First, SRC1 is taken from the given lane in current quad. Then
op<currentlanenumber> is executed on it and SRC2, results get
written to DST. ops can be add [SRC1+SRC2], sub [SRC1-SRC2],
subr [SRC2-SRC1], mov2 [SRC2]. srclane can be at least l0, l1,
l2, l3, and these work everywhere. If you're running in FP, looks
like you can also use dox [use current lane number ^ 1] and doy
[use current lane number ^ 2], but using these elsewhere results
in always getting 0 as the result...
add f32 DST mul SRC1 SRC2 SRC3
A multiply-add instruction. With intermediate rounding. Nothing
interesting. DST = SRC1 * SRC2 + SRC3;
fma f64 DST SRC1 SRC2 SRC3
Fused multiply-add, with no intermediate rounding.
texauto [deriv] live/all <texargs>
Does a texture fetch. Inputs are: x, y, z, array index, dref [skip all
that your current sampler setup doesn't use]. x, y, z, dref are floats,
array index is integer. If running in FP or the deriv flag is on,
derivatives are computed based on coordinates in all threads of current
quad. Otherwise, derivatives are assumed 0. For FP, if the live flag
is on, the tex instruction is only run for fragments that are going to
be actually written to the render target, ie. for ones that are inside
the rendered primitive and haven't been discarded yet. all executes
the tex even for non-visible fragments, which is needed if they're going
to be used for further derivatives, explicit or implicit.

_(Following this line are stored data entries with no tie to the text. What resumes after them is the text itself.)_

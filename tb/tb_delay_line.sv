// tb_delay_line: for every delay 0..DEPTH (and one value beyond, which must
// clamp to DEPTH) streams random samples and checks y(n) = x(n - del).
module tb_delay_line;
  import dpd_pkg::*;

  localparam int DEPTH = 16;
  localparam int DELW  = $clog2(DEPTH + 1);

  logic            clk = 0, rst_n = 0, ce = 0;
  logic [DELW-1:0] del;
  cplx_t           x, y;
  int              checks = 0, failures = 0;

  delay_line #(.DEPTH(DEPTH)) dut (.*);

  always #5 clk = ~clk;

  initial begin
    #2000000;
    failures++;
    $display("watchdog expired");
    $display("TB_RESULT checks=%0d failures=%0d", checks, failures);
    $finish;
  end

  cplx_t hist [$];

  initial begin
    x   = CPLX_ZERO;
    del = '0;
    repeat (3) @(posedge clk);
    #1;
    rst_n = 1;
    for (int d = 0; d <= DEPTH + 3; d++) begin
      int eff;
      eff = (d > DEPTH) ? DEPTH : d;
      del = DELW'(d);
      hist.delete();
      // flush with known samples; the line holds zeros only right after reset,
      // so the first DEPTH outputs of each run are not checked
      for (int k = 0; k < 3 * DEPTH; k++) begin
        x  = '{i: s16_t'($urandom), q: s16_t'($urandom)};
        ce = ($urandom_range(0, 3) != 0);
        #1;
        if (ce) begin
          hist.push_front(x);
          if (hist.size() > eff && k >= DEPTH) begin
            checks++;
            if (y != hist[eff]) begin
              failures++;
              if (failures < 10) $display("FAIL del=%0d k=%0d", d, k);
            end
          end
        end
        @(posedge clk);
        #1;
      end
    end
    $display("TB_RESULT checks=%0d failures=%0d", checks, failures);
    $finish;
  end
endmodule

texbias [deriv] live/all <texargs>
Same as texauto, except takes an additional [last] float input specifying
the LOD bias to add. Note that bias needs to be the same for all threads
in the current quad executing the texbias insn.
texlod live/all <texargs>
Does a texture fetch with given coordinates and LOD. Inputs are like
texbias, except you have explicit LOD instead of the bias. Just like
in texbias, the LOD should be the same for all threads involved.

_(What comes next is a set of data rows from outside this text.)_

// fir_complex: direct-form FIR filter with real coefficients applied to a
// complex sample stream; the low-pass pulse-shaping filter h_n of the peak
// cancellation noise shaper (129 taps in the source).
//
// y(n) = sum_{k=0}^{TAPS-1} h_k x(n-k), h_k in Q1.15, rounded and saturated
// to Q1.15. The tap values are inputs held by the caller (host-written
// registers), because the source specifies the filter only by its length and
// its -77 dBc stop band; one bank can feed many filters. The delay line holds
// x(n-1)..x(n-TAPS+1); the sum of products is combinational into one output
// register.
//
// Interface: x sampled on ce; y valid one sample later.
// Timing: latency 1 sample (plus the filter's group delay (TAPS-1)/2 for a
// symmetric design), 1 sample per clock.
module fir_complex
  import dpd_pkg::*;
#(
  parameter int TAPS = 129
) (
  input  logic  clk,
  input  logic  rst_n,
  input  logic  ce,
  input  s16_t  coef [TAPS],
  input  cplx_t x,
  output cplx_t y
);

  cplx_t hist [TAPS-1];   // hist[k] = x(n-1-k)
  logic signed [47:0] acc_i, acc_q;

  always_comb begin
    acc_i = 48'(coef[0]) * 48'(x.i);
    acc_q = 48'(coef[0]) * 48'(x.q);
    for (int k = 1; k < TAPS; k++) begin
      acc_i += 48'(coef[k]) * 48'(hist[k-1].i);
      acc_q += 48'(coef[k]) * 48'(hist[k-1].q);
    end
  end

  always_ff @(posedge clk or negedge rst_n) begin
    if (!rst_n) begin
      for (int k = 0; k < TAPS - 1; k++) hist[k] <= CPLX_ZERO;
      y <= CPLX_ZERO;
    end else if (ce) begin
      hist[0] <= x;
      for (int k = 1; k < TAPS - 1; k++) hist[k] <= hist[k-1];
      y <= '{i: rnd_sat(acc_i, 15), q: rnd_sat(acc_q, 15)};
    end
  end

endmodule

texsize live/all <texargs>
Gives you (width, height, depth, mipmap level count) in output, takes
integer LOD parameter as its only input.
texfetch live/all <texargs>
A single-texel fetch. The inputs are x, y, z, index, lod, and are all
integer.
emit
GP-only instruction that emits current contents of $o registers as the
next vertex in the output primitive and clears $o for some reason.
restart
GP-only instruction that finishes current output primitive and starts
a new one.
bra <code target>
Branches to the given place in the code. If only some subset of threads
in the current warp executes it, one of the paths is chosen as the active
one, and the other is suspended until the active path exits or rejoins.
call <code target>
Pushes address of the next insn onto the stack and branches to given place.
Cannot be predicated.
ret
Returns from a called function. If there's some not-yet-returned divergent
path on the current stack level, switches to it. Otherwise pops off the
entry from stack, rejoins all the paths to the pre-call state, and
continues execution from the return address on stack. Accepts predicates.
breakaddr <code target>
Like call, except doesn't branch anywhere, uses given operand as the
return address, and pushes a different type of entry onto the stack.
break
Like ret, except accepts breakaddr's stack entry type, not call's.
quadon
Temporarily enables all threads in the current quad, even if they were
disabled before [by diverging, exitting, or not getting started at all].
Nesting this is probably a bad idea, and so is using any non-quadpop
control insns while this is active. For diverged threads, the saved PC
is unaffected by this temporal enabling.
quadpop
Undoes a previous quadon command.
bar sync <barrier number>
Waits until all threads in the block arrive at the barrier, then continues
execution... probably... somehow...
trap
Causes an error, killing the program instantly.
joinat <code target>
The arugment is address of a future join instruction and gets pushed
onto the stack, together with a mask of currently active threads, for
future rejoining.
brkpt
Doesn't seem to do anything, probably generates a breakpoint when enabled
somewhere in PGRAPH, somehow.
exit
Actually, not a separate instruction, just a modifier available on all
long insns. Finishes thread's execution after the current insn ends.
join
Also a modifier. Switches to other diverged execution paths on the same
stack level, until they've all reached the join point, then pops off the
entry and continues execution with a rejoined path.